Most people I knew got engaged 12-18 months, and married a year later. However, this was back in early 90s. The process seems to be a lot more drawn out now.

KnickerlessParsons · 13/06/2023 19:49

At similar ages we got engaged after 2 weeks and married after 4 months. 35 years ago next month.

SweetAndSourChick3n · 13/06/2023 19:50

At similar ages we moved in together at a year, engaged at 18 months, married at 2 years, pregnant at 2.5 years.

ABugWife · 13/06/2023 19:51

I would firstly get a fertility check, it's not a guarantee but would be useful to know.

What is your current living situation?

I would aim to live together around 1 year, book the wedding for a year after that and start trying in between. So when you have lived together 6/7 months.

To be honest though that's in the knowledge that I would be fine as a single parent.

Kazzyhoward · 13/06/2023 19:51

Given your current ages.

Moving in together (renting not buying together) after 9/12 months.
Marrying/jointly buying a house after 2/3 years.
Children a year or so after marriage.

You can extricate yourself from marriage or a joint house purchase a lot easier than dealing with sharing a child together, so marriage first, children later.

I don't understand those who think it should be children first then marriage after. Having a child together is a life long committment, marriage can be dissolved by a piece of paper.

SnapPop · 13/06/2023 19:53

I was with DH for 6.5 years before we got married, but we were younger, I do understand that you haven't got lots of time on your hands. However, less than 2 years would seem very quick to me.

Oblomov23 · 13/06/2023 19:54

I doubt you need to wait that long. Depends. You need to give more info, because else we can't comment. How far away do you both live, how often do you see eachother?

Mine and Dh's was quick. I was late 20's. I rented his spare room, but I knew upon meeting him! Started dating quickly. We spent every evening together, all weekend, talked into the night, every night, met each others friends, family many times. Found out how eachother felt re his friend cheating, a friend committed suicide. Got to know eachother quickly, packed a lot into a year. More than some couple could've fitted into 3! Went on holiday to Cuba and Dominican Republic. We both wanted to get married and have children, so planned it in the next year and did it quickly. 20 years later....

jajajajaja · 13/06/2023 19:54

bluesymphony · 13/06/2023 18:49

In an ideal world I would not want to start trying to conceive straight after marriage and would prefer to wait 6 months, so there is also that to consider...

Why? If you've been together a couple of years and you are mid 30s why wait?

Notamum12345577 · 13/06/2023 19:56

bluesymphony · 13/06/2023 18:31

Before I get my head bitten off - yes I realise that these things are very subjective.

For context, we have only been together for a few months so anything could happen. He is 30 and I am 32. I would like to try for two children and I am trying to be mindful of my fertility.

Does moving in together at around the 1.5 year mark sound sensible or rushed? And does marriage at 2.5-3 years sound reasonable?
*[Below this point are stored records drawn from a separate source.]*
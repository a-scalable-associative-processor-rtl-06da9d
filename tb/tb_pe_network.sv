// tb_pe_network: for each direction, 1-D and 2-D mode and wrap on/off, sends
// a random byte from every PE through NWIN/NWOUT and checks where each byte
// lands. The expected NWOUT is built by scattering each source PE's byte to
// its destination (the reverse of the design's gather), on a 6 x 6 grid.
module tb_pe_network;
  import asc_pkg::*;
  localparam int N = 36, COLS = 6, ROWS = N / COLS;
  logic clk = 0, rst_n = 0;
  logic load, route, wrap, mode2d;
  net_dir_t dir;
  logic [W*N-1:0] nw_in, nw_out, exp_out;
  int checks = 0, failures = 0;

  pe_network #(.N(N), .COLS(COLS)) dut (.*);
  always #5 clk = ~clk;

  function automatic int dest(int s, int d, bit w, bit m2, output bit ok);
    int r = s / COLS, c = s % COLS, dd;
    ok = 1;
    if (!m2) begin
      dd = (d == 0 || d == 2) ? s + 1 : s - 1;
      if (dd < 0 || dd >= N) begin ok = w; dd = (dd + N) % N; end
      return dd;
    end
    case (d)
      0: begin r = r + 1; end
      1: begin r = r - 1; end
      2: begin c = c + 1; end
      default: begin c = c - 1; end
    endcase
    if (r < 0 || r >= ROWS || c < 0 || c >= COLS) begin
      ok = w; r = (r + ROWS) % ROWS; c = (c + COLS) % COLS;
    end
    return r * COLS + c;
  endfunction

  initial begin
    load = 0; route = 0; wrap = 0; mode2d = 0; dir = DIR_DOWN; nw_in = '0;
    repeat (2) @(posedge clk);
    rst_n = 1;
    for (int t = 0; t < 64; t++) begin
      for (int j = 0; j < N; j++) nw_in[W*j +: W] = byte_t'($urandom);
      dir = net_dir_t'(t % 4); wrap = t[2]; mode2d = t[3];
      exp_out = '0;
      for (int s = 0; s < N; s++) begin
        bit ok; int dd;
        dd = dest(s, t % 4, wrap, mode2d, ok);
        if (ok) exp_out[W*dd +: W] = nw_in[W*s +: W];
      end
      @(negedge clk); load = 1;
      @(negedge clk); load = 0; route = 1;
      nw_in = '1;                // NWIN must hold the captured value
      @(negedge clk); route = 0;
      for (int j = 0; j < N; j++) begin
        checks++;
        if (nw_out[W*j +: W] !== exp_out[W*j +: W]) begin
          failures++;
          if (failures < 10) $display("FAIL t=%0d pe=%0d got=%h exp=%h", t, j, nw_out[W*j +: W], exp_out[W*j +: W]);
        end
      end
    end
    $display("TB_RESULT checks=%0d failures=%0d", checks, failures);
    $finish;
  end

  initial begin
    #100000;
    failures++;
    $display("TB_RESULT checks=%0d failures=%0d", checks, failures);
    $finish;
  end
endmodule
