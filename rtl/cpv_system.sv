// cpv_system: the Column Parallel Vision system, a 1 ms-cycle vision front end
// for visual servoing.
//
// A 128x128 photo-detector array with 128 column-parallel 8-bit ADCs hands
// its image to a 128x128 array of bit-serial SIMD processing elements, one PE
// per pixel, through one shift register per PE row, so an entire frame moves
// in 128 parallel lanes instead of through a single pixel stream. A controller
// runs the user program from its main memory, broadcasts one PE instruction
// per step, and reads back image features through a summation circuit that
// counts the PE outputs of the whole array in the same clock. The host (a DSP
// network in the original system, which also closes the pan/tilt servo loop)
// shares the controller's main memory through host_*.
//
// Blocks: pd_adc_array (behavioural sensor model) -> pe_array (pe_chip tiles
// of s3pe PEs and shift_segment registers) -> summation_circuit ->
// cpv_controller (main_memory, buffer_memory_1d, ctrl_alu, frame_sync).
//
// Interface: scene_* writes the light intensities in front of the sensor;
// host_* is the host port of the main memory; start runs the program from
// address 0 and halted reports that it reached HALT. frame_busy, stall,
// pe_valid and feature expose activity for observation. All logic is
// synchronous to clk with a synchronous active-low reset rst_n.
module cpv_system
  import cpv_pkg::*;
#(
  parameter int ROWS       = 128,
  parameter int COLS       = 128,
  parameter int CHIP_ROWS  = 8,
  parameter int CHIP_COLS  = 16,
  parameter int MAIN_DEPTH = 65536,
  parameter int BUF_LINES  = 16,
  parameter int ADC_CYCLES = 4,
  localparam int RW    = $clog2(ROWS),
  localparam int CW    = $clog2(COLS),
  localparam int MAW   = $clog2(MAIN_DEPTH),
  localparam int SUM_W = $clog2(ROWS*COLS + 1)
) (
  input  logic              clk,
  input  logic              rst_n,
  // scene in front of the sensor
  input  logic              scene_we,
  input  logic [RW-1:0]     scene_row,
  input  logic [CW-1:0]     scene_col,
  input  logic [PIX_BITS-1:0] scene_val,
  // host DSP network
  input  logic              start,
  output logic              halted,
  input  logic [MAW-1:0]    host_addr,
  input  logic              host_we,
  input  logic [31:0]       host_wdata,
  output logic [31:0]       host_rdata,
  // observation
  output logic              frame_busy,
  output logic              stall,
  output logic              pe_valid,
  output logic [SUM_W-1:0]  feature
);

  pe_instr_t            pe_instr;
  logic                 pe_latch, pe_shift;
  logic [CW-1:0]        pd_col_sel;
  logic                 pd_conv_start, pd_conv_done;
  logic [PIX_BITS-1:0]  pd_pix [ROWS];
  logic [ROWS-1:0]      x_in, x_out;
  logic [COLS-1:0]      y_in, y_out;
  logic [ROWS-1:0][COLS-1:0] own;

  pd_adc_array #(.ROWS(ROWS), .COLS(COLS), .ADC_CYCLES(ADC_CYCLES)) u_pd (
    .clk, .rst_n,
    .scene_we, .scene_row, .scene_col, .scene_val,
    .col_sel   (pd_col_sel),
    .conv_start(pd_conv_start),
    .conv_done (pd_conv_done),
    .pix_out   (pd_pix)
  );

  pe_array #(
    .ROWS(ROWS), .COLS(COLS), .CHIP_ROWS(CHIP_ROWS), .CHIP_COLS(CHIP_COLS)
  ) u_pe (
    .clk, .rst_n,
    .instr      (pe_instr),
    .instr_valid(pe_valid),
    .latch      (pe_latch),
    .shift      (pe_shift),
    .pix_col    (pd_pix),
    .x_in, .y_in, .x_out, .y_out,
    .own
  );

  summation_circuit #(.ROWS(ROWS), .COLS(COLS)) u_sum (
    .bits(own),
    .sum (feature)
  );

  cpv_controller #(
    .ROWS(ROWS), .COLS(COLS), .MAIN_DEPTH(MAIN_DEPTH), .BUF_LINES(BUF_LINES)
  ) u_ctrl (
    .clk, .rst_n,
    .start, .halted, .host_addr, .host_we, .host_wdata, .host_rdata,
    .pe_instr, .pe_valid, .pe_latch, .pe_shift,
    .sum_in   (feature),
    .x_edge   (x_out),
    .y_edge   (y_out),
    .x_drive  (x_in),
    .y_drive  (y_in),
    .pd_col_sel, .pd_conv_start, .pd_conv_done,
    .frame_busy, .stall
  );

endmodule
We both want marriage and this has already been discussed. I am cautious as I was badly hurt in my last relationship which ended four years ago, and he had a similar experience too.

TIA

I would say marriage should be discussed by at least the 1 year mark of being together at your age

MathsNervous · 13/06/2023 19:56

bluesymphony · 13/06/2023 18:49

In an ideal world I would not want to start trying to conceive straight after marriage and would prefer to wait 6 months, so there is also that to consider...

Why wait, of you're both sure then crack on. Life is short, you have to make the best of it.

Sapphire387 · 13/06/2023 20:01

This all sounds really clinical. Do you really love him and want to marry him and have kids with him? Or just with 'someone'?